Economy

Retail Fuel Prices Unlikely to Drop Immediately After Dangote’s N890/Litre Cut

Despite Dangote Refinery’s decision to reduce its ex-depot price of Premium Motor Spirit (PMS) from N950 to N890 per litre, the anticipated decline in pump prices may not take effect immediately, according to the Petroleum Products Retail Outlets Owners Association of Nigeria (PETROAN).

The National President of PETROAN, Billy Gillis-Harry, acknowledged the significance of the price reduction but highlighted the challenges of implementing immediate retail price adjustments across filling stations nationwide.

“Price changes are not usually instantly applicable, but ultimately it will apply. You can’t see it immediately, because we have already bought products, we have already purchased different kinds of products in our retail outlets at the price it was prior to the changes made,” he said.

Market Realities Delay Price Adjustments

Filling station operators still hold old stock purchased at the previous higher price, making it difficult to reduce pump prices immediately. Industry experts note that retail price reductions will only take effect gradually as new supplies purchased at the lower ex-depot rate reach the market.

Dangote Refinery had announced the price cut on Saturday, February 1, 2025, attributing the adjustment to positive developments in global energy markets and a decline in international crude oil prices.

“As part of Dangote Refinery’s unwavering commitment to transparency and fairness, this price revision reflects the ongoing fluctuations in global crude oil markets, as highlighted in the refinery’s statement on 19th January, when a modest increase was implemented due to the previously rising international crude oil prices.

“In addition, Dangote Petroleum Refinery calls upon marketers to collaborate in this effort, to ensure that these benefits are passed on to the Nigerian populace.

This collective initiative will contribute to the wider economic recovery plan led by His Excellency, President Bola Ahmed Tinubu, who is dedicated to making Nigeria self-sufficient in refined petroleum products and positioning the country as a leading oil export hub,” the refinery stated.

While the Dangote Refinery expressed confidence that the new pricing structure would lead to lower fuel costs and ease the cost of living, PETROAN has urged marketers to ensure the benefits of the reduction reach consumers.

Competition Among Refineries Expected to Lower Prices

Meanwhile, PETROAN has confirmed that its members have started loading petroleum products from the Port Harcourt and Warri refineries, marking a significant shift in local refining capacity.

In a statement at the weekend, PETROAN’s spokesman, Joseph Obele, said the development dispels doubts over the Nigerian National Petroleum Company Limited (NNPC) refineries’ operational status.

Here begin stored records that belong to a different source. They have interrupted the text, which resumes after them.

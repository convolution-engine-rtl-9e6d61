// Convolution Engine shared definitions.
//
// The engine evaluates convolution-like kernels as map(pixel, coefficient)
// followed by a reduce over a stencil. This package holds the sizes every
// block agrees on, the encodings of the map, reduce, data-flow and SIMD
// operations, and the instruction word the host processor issues.
//
// Sizes that follow the document: 10-bit pixels, a 16x16 coefficient
// register, a 16x32 shift register, 64 map lanes, an 18-entry register file
// of 16 pixels and a 16-lane SIMD unit. The map operations (abs-diff,
// multiply, average, subtract, compare) and reduce operations (add, logic
// AND, none) are those the document lists. The instruction encoding, the
// 32-bit accumulator and the SIMD operation set are this design's own.
package ce_pkg;

  localparam int unsigned PIX_W        = 10;  // pixel / coefficient width
  localparam int unsigned CROWS        = 16;  // coefficient register rows
  localparam int unsigned CCOLS        = 16;  // coefficient register columns
  localparam int unsigned SROWS        = 16;  // shift register rows
  localparam int unsigned SCOLS        = 32;  // shift register columns
  localparam int unsigned SEG          = 16;  // pixels per load
  localparam int unsigned LANES        = 64;  // map unit lanes
  localparam int unsigned GROUPS       = 4;   // 1D stencils evaluated at once
  localparam int unsigned GLANES       = LANES / GROUPS;
  localparam int unsigned OUT_ENTRIES  = 16;  // output register entries
  localparam int unsigned SIMD_LANES   = 16;
  localparam int unsigned SIMD_ENTRIES = 18;
  localparam int unsigned MAP_W        = 2 * PIX_W + 1;  // signed map result
  localparam int unsigned ACC_W        = 32;

  typedef logic [PIX_W-1:0]        pix_t;
  typedef logic signed [MAP_W-1:0] map_t;
  typedef logic signed [ACC_W-1:0] acc_t;
  typedef pix_t [SEG-1:0]          vec_t;   // one 16-pixel load / SIMD entry

  typedef enum logic [2:0] {
    MAP_ABSDIFF = 3'd0,  // |a - b|
    MAP_MUL     = 3'd1,  // a * signed(b)
    MAP_AVG     = 3'd2,  // (a + b + 1) >> 1
    MAP_SUB     = 3'd3,  // a - b
    MAP_CMP     = 3'd4,  // a > b
    MAP_PASS    = 3'd5   // a
  } map_op_e;

  typedef enum logic [1:0] {
    RED_ADD  = 2'd0,
    RED_AND  = 2'd1,
    RED_NONE = 2'd2
  } red_op_e;

  typedef enum logic [1:0] {
    MODE_2D  = 2'd0,  // 2D stencil, 4 rows x 16 columns per pass
    MODE_1DH = 2'd1,  // four horizontal 1D stencils, one per row
    MODE_1DV = 2'd2,  // four vertical 1D stencils, one per column
    MODE_MAT = 2'd3   // element-wise matrix operation on one row
  } mode_e;

  typedef enum logic [2:0] {
    SIMD_ADD     = 3'd0,  // saturating
    SIMD_SUB     = 3'd1,  // saturating at zero
    SIMD_ABSDIFF = 3'd2,
    SIMD_AVG     = 3'd3,
    SIMD_MIN     = 3'd4,
    SIMD_MAX     = 3'd5
  } simd_op_e;

  typedef enum logic [3:0] {
    OP_NOP      = 4'd0,
    OP_SET_OPS  = 4'd1,   // map_op, red_op
    OP_SET_SIZE = 4'd2,   // size
    OP_LD_COEFF = 4'd3,   // a = row, data
    OP_LD_2D    = 4'd4,   // seg, shift, data
    OP_CONV_2D  = 4'd5,   // a = output entry, rotate
    OP_CONV_1DH = 4'd6,   // a = output entry, b = first row, rotate
    OP_CONV_1DV = 4'd7,   // a = output entry, b = first column, rotate
    OP_CONV_MAT = 4'd8,   // a = SIMD entry, b = row, rotate
    OP_ST_OUT   = 4'd9,
    OP_LD_SIMD  = 4'd10,  // a = entry, data
    OP_ST_SIMD  = 4'd11,  // a = entry
    OP_SIMD     = 4'd12   // simd_op, a = dest, b = src A, c = src B
  } opcode_e;

  typedef struct packed {
    opcode_e    opcode;
    map_op_e    map_op;
    red_op_e    red_op;
    simd_op_e   simd_op;
    logic [4:0] size;     // stencil size 1..16
    logic [4:0] a;
    logic [4:0] b;
    logic [4:0] c;
    logic       seg;      // shift register half written by OP_LD_2D
    logic       shift;    // shift rows up before OP_LD_2D
    logic       rotate;   // rotate shift register left after a convolve
    vec_t       data;
  } ce_instr_t;

endpackage
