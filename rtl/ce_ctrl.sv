// Convolution Engine instruction controller.
//
// The host processor issues one instruction per cycle over a valid/ready
// handshake. The controller keeps the configuration set by OP_SET_OPS (map
// and reduce functions) and OP_SET_SIZE (stencil size) and turns each
// instruction into register-file writes, shift-register movements and
// output-register updates. A matrix operation writes its 16 results both to
// the SIMD register file (clamped to pixels) and, at full signed precision,
// to the output register.
//
// Timing: every instruction completes in one cycle except OP_CONV_2D, which
// needs ceil(size/4) passes of the 64-lane map unit (4 stencil rows x 16
// columns each). The first pass runs in the cycle the instruction is
// accepted; for the remaining passes the instruction is held and
// instr_ready is low, stalling the processor. Pass 0 overwrites the output
// entry and later passes add to it. A requested rotate happens in the last
// pass, so the next convolve sees the window moved one column.
//
// The instructions follow the calls of the document's SAD example
// (SET_CE_OPS, SET_CE_OPSIZE, LD_COEFF_REG, LD_2D_REG with shift enable,
// CONVOLVE_2D with rotate, ST_OUT_REG); their encoding, the 1D / matrix /
// SIMD instructions' operands and the handshake are this design's own.
// The assertions below are disabled during reset with disable iff (!rst_n);
// lint reports that as rst_n being used both synchronously and
// asynchronously, which is expected: the flip-flops use it asynchronously.
module ce_ctrl
  import ce_pkg::*;
(
  input  logic              clk,
  input  logic              rst_n,
  input  logic              instr_valid,
  output logic              instr_ready,
  input  ce_instr_t         instr,
  // configuration
  output map_op_e           map_op,
  output red_op_e           red_op,
  output logic [4:0]        size,
  // operand interface
  output mode_e             mode,
  output logic [1:0]        pass,
  output logic [3:0]        base,
  // coefficient register
  output logic              coeff_we,
  output logic [3:0]        coeff_row,
  // shift register
  output logic              sreg_ld,
  output logic              sreg_shift,
  output logic              sreg_seg,
  output logic              sreg_rot,
  output vec_t              ld_data,
  // output register
  output logic [GROUPS-1:0] out_we,
  output logic              out_acc,
  output logic [GROUPS-1:0][3:0] out_idx,
  output logic              out_part,    // write per-group results
  output logic              out_row,     // write all entries from the matrix lanes
  // SIMD register file and ALU
  output logic              rf_we,
  output logic [4:0]        rf_waddr,
  output logic [1:0]        rf_wsel,     // 0 load data, 1 matrix result, 2 SIMD ALU
  output logic [4:0]        rf_raddr0,
  output logic [4:0]        rf_raddr1,
  output simd_op_e          simd_op,
  // stores
  output logic              st_out,
  output logic              st_simd
);

  map_op_e    cfg_map;
  red_op_e    cfg_red;
  logic [4:0] cfg_size;

  logic       busy;
  logic [1:0] pass_q;
  ce_instr_t  held;

  ce_instr_t  cur;
  logic       go;       // an instruction executes this cycle
  logic [2:0] npass;
  logic       last;

  assign instr_ready = !busy;
  assign go          = busy || instr_valid;
  assign cur         = busy ? held : instr;
  assign pass        = busy ? pass_q : 2'd0;
  // size 0 is treated as one pass
  assign npass       = (cfg_size == 5'd0) ? 3'd1 : 3'((cfg_size + 5'd3) >> 2);
  assign last        = (cur.opcode != OP_CONV_2D) || ({1'b0, pass} == npass - 3'd1);

  assign map_op = cfg_map;
  assign red_op = cfg_red;
  assign size   = cfg_size;

  always_ff @(posedge clk or negedge rst_n) begin
    if (!rst_n) begin
      cfg_map  <= MAP_ABSDIFF;
      cfg_red  <= RED_ADD;
      cfg_size <= 5'd16;
      busy     <= 1'b0;
      pass_q   <= '0;
      held     <= '0;
    end else begin
      if (go && !busy) begin
        if (instr.opcode == OP_SET_OPS) begin
          cfg_map <= instr.map_op;
          cfg_red <= instr.red_op;
        end
        if (instr.opcode == OP_SET_SIZE) cfg_size <= instr.size;
      end
      if (go && !last) begin
        busy   <= 1'b1;
        held   <= cur;
        pass_q <= pass + 2'd1;
      end else if (busy) begin
        busy   <= 1'b0;
        pass_q <= '0;
      end
    end
  end

  always_comb begin
    mode       = MODE_2D;
    base       = cur.b[3:0];
    coeff_we   = 1'b0;
    coeff_row  = cur.a[3:0];
    sreg_ld    = 1'b0;
    sreg_shift = cur.shift;
    sreg_seg   = cur.seg;
    sreg_rot   = 1'b0;
    ld_data    = cur.data;
    out_we     = '0;
    out_acc    = 1'b0;
    out_part   = 1'b0;
    out_row    = 1'b0;
    for (int unsigned g = 0; g < GROUPS; g++) out_idx[g] = cur.a[3:0] + 4'(4 * g);
    rf_we      = 1'b0;
    rf_waddr   = cur.a;
    rf_wsel    = 2'd0;
    rf_raddr0  = cur.b;
    rf_raddr1  = cur.c;
    simd_op    = cur.simd_op;
    st_out     = 1'b0;
    st_simd    = 1'b0;
    if (go) begin
      unique case (cur.opcode)
        OP_LD_COEFF: coeff_we = 1'b1;
        OP_LD_2D:    sreg_ld  = 1'b1;
        OP_CONV_2D: begin
          mode      = MODE_2D;
          out_we[0] = 1'b1;
          out_acc   = (pass != 2'd0);
          sreg_rot  = cur.rotate && last;
        end
        OP_CONV_1DH, OP_CONV_1DV: begin
          mode     = (cur.opcode == OP_CONV_1DH) ? MODE_1DH : MODE_1DV;
          out_we   = '1;
          out_part = 1'b1;
          sreg_rot = cur.rotate;
        end
        OP_CONV_MAT: begin
          mode     = MODE_MAT;
          out_row  = 1'b1;
          rf_we    = 1'b1;
          rf_wsel  = 2'd1;
          sreg_rot = cur.rotate;
        end
        OP_ST_OUT:  st_out = 1'b1;
        OP_LD_SIMD: rf_we  = 1'b1;
        OP_ST_SIMD: begin
          st_simd   = 1'b1;
          rf_raddr0 = cur.a;
        end
        OP_SIMD: begin
          rf_we   = 1'b1;
          rf_wsel = 2'd2;
        end
        default: ;
      endcase
    end
  end

  // The shift register never loads and rotates in the same cycle.
  assert property (@(posedge clk) disable iff (!rst_n) !(sreg_ld && sreg_rot));
  // A stalled instruction is the one that started the multi-pass convolve.
  assert property (@(posedge clk) disable iff (!rst_n) busy |-> held.opcode == OP_CONV_2D);

endmodule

“PETROAN members are now loading petroleum products, including Dual-Purpose Kerosene, Automotive Gas Oil, and Premium Motor Spirits,” he said.

“The resurgence of these refineries has sparked intense competition, expected to drive down petroleum prices.

“As Nigerians advocate for lower PMS prices, it is clear that competition is a crucial factor in triggering price reductions.

“The refineries’ revitalisation has brought numerous benefits, including the eradication of adulterated diesel and kerosene from the market.”

According to industry analysts, as more domestic refining capacity comes online and distributors adjust to the new pricing structure, fuel prices are expected to decline in the coming weeks. However, marketers will first clear existing stock before passing on cost reductions to consumers.

While PETROAN has urged its members to align pump prices with the new ex-depot rate, the association also stressed the need for policy consistency and stakeholder collaboration to ensure sustained price stability in the downstream petroleum sector.